__Problem statement__:
Your answer should be an exact copy of the listing.
[Start of Attachment]
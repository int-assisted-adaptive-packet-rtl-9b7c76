// route_table: the routing stage of the ingress pipeline.
//
// Looks up the egress port of a packet from its destination address. The table is
// direct-indexed by the low IDX_W bits of the destination IPv4 address (host number in
// the test network) and written by the control plane through the cfg_* port. A packet
// whose entry is invalid leaves with route_hit = 0; the classification stage decides
// what to do with it (data packets are dropped, probes do not need a route).
//
// The description only says that routing determines the egress port; the indexing,
// table size and miss handling are this design's choices.
//
// Timing: one registered stage, out_* follow in_* by one cycle, one packet per cycle.
// A table write takes effect for lookups in the following cycle.
module route_table
  import rha_pkg::*;
#(
  parameter int unsigned ENTRIES = 256
) (
  input  logic                       clk,
  input  logic                       rst_n,
  // control plane
  input  logic                       cfg_we,
  input  logic [$clog2(ENTRIES)-1:0] cfg_addr,
  input  logic                       cfg_valid,
  input  logic [PORT_W-1:0]          cfg_port,
  // packet stream
  input  logic                       in_valid,
  input  pkt_desc_t                  in_desc,
  output logic                       out_valid,
  output pkt_desc_t                  out_desc
);
  localparam int IDX_W = $clog2(ENTRIES);

  logic              ent_valid [ENTRIES];
  logic [PORT_W-1:0] ent_port  [ENTRIES];

  always_ff @(posedge clk or negedge rst_n) begin
    if (!rst_n) begin
      for (int i = 0; i < int'(ENTRIES); i++) ent_valid[i] <= 1'b0;
    end else if (cfg_we) begin
      ent_valid[cfg_addr] <= cfg_valid;
    end
  end

  always_ff @(posedge clk) begin
    if (cfg_we) ent_port[cfg_addr] <= cfg_port;
  end

  logic [IDX_W-1:0] idx;
  assign idx = in_desc.ft.dst_ip[IDX_W-1:0];

  always_ff @(posedge clk or negedge rst_n) begin
    if (!rst_n) begin
      out_valid <= 1'b0;
      out_desc  <= '0;
    end else begin
      out_valid <= in_valid;
      if (in_valid) begin
        out_desc           <= in_desc;
        out_desc.route_hit <= ent_valid[idx];
        out_desc.eg_port   <= ent_valid[idx] ? ent_port[idx] : '0;
      end
    end
  end
endmodule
[End of Attachment]
__Written response__:
repository int-assisted-adaptive-packet-rtl-9b7c76
// route_table: the routing stage of the ingress pipeline.
//
// Looks up the egress port of a packet from its destination address. The table is
// direct-indexed by the low IDX_W bits of the destination IPv4 address (host number in
// the test network) and written by the control plane through the cfg_* port. A packet
// whose entry is invalid leaves with route_hit = 0; the classification stage decides
// what to do with it (data packets are dropped, probes do not need a route).
//
// The description only says that routing determines the egress port; the indexing,
// table size and miss handling are this design's choices.
//
// Timing: one registered stage, out_* follow in_* by one cycle, one packet per cycle.
// A table write takes effect for lookups in the following cycle.
module route_table
  import rha_pkg::*;
#(
  parameter int unsigned ENTRIES = 256
) (
  input  logic                       clk,
  input  logic                       rst_n,
  // control plane
  input  logic                       cfg_we,
  input  logic [$clog2(ENTRIES)-1:0] cfg_addr,
  input  logic                       cfg_valid,
  input  logic [PORT_W-1:0]          cfg_port,
  // packet stream
  input  logic                       in_valid,
  input  pkt_desc_t                  in_desc,
  output logic                       out_valid,
  output pkt_desc_t                  out_desc
);
  localparam int IDX_W = $clog2(ENTRIES);

  logic              ent_valid [ENTRIES];
  logic [PORT_W-1:0] ent_port  [ENTRIES];

  always_ff @(posedge clk or negedge rst_n) begin
    if (!rst_n) begin
      for (int i = 0; i < int'(ENTRIES); i++) ent_valid[i] <= 1'b0;
    end else if (cfg_we) begin
      ent_valid[cfg_addr] <= cfg_valid;
    end
  end

  always_ff @(posedge clk) begin
    if (cfg_we) ent_port[cfg_addr] <= cfg_port;
  end

  logic [IDX_W-1:0] idx;
  assign idx = in_desc.ft.dst_ip[IDX_W-1:0];

  always_ff @(posedge clk or negedge rst_n) begin
    if (!rst_n) begin
      out_valid <= 1'b0;
      out_desc  <= '0;
    end else begin
      out_valid <= in_valid;
      if (in_valid) begin
        out_desc           <= in_desc;
        out_desc.route_hit <= ent_valid[idx];
        out_desc.eg_port   <= ent_valid[idx] ? ent_port[idx] : '0;
      end
    end
  end
endmodule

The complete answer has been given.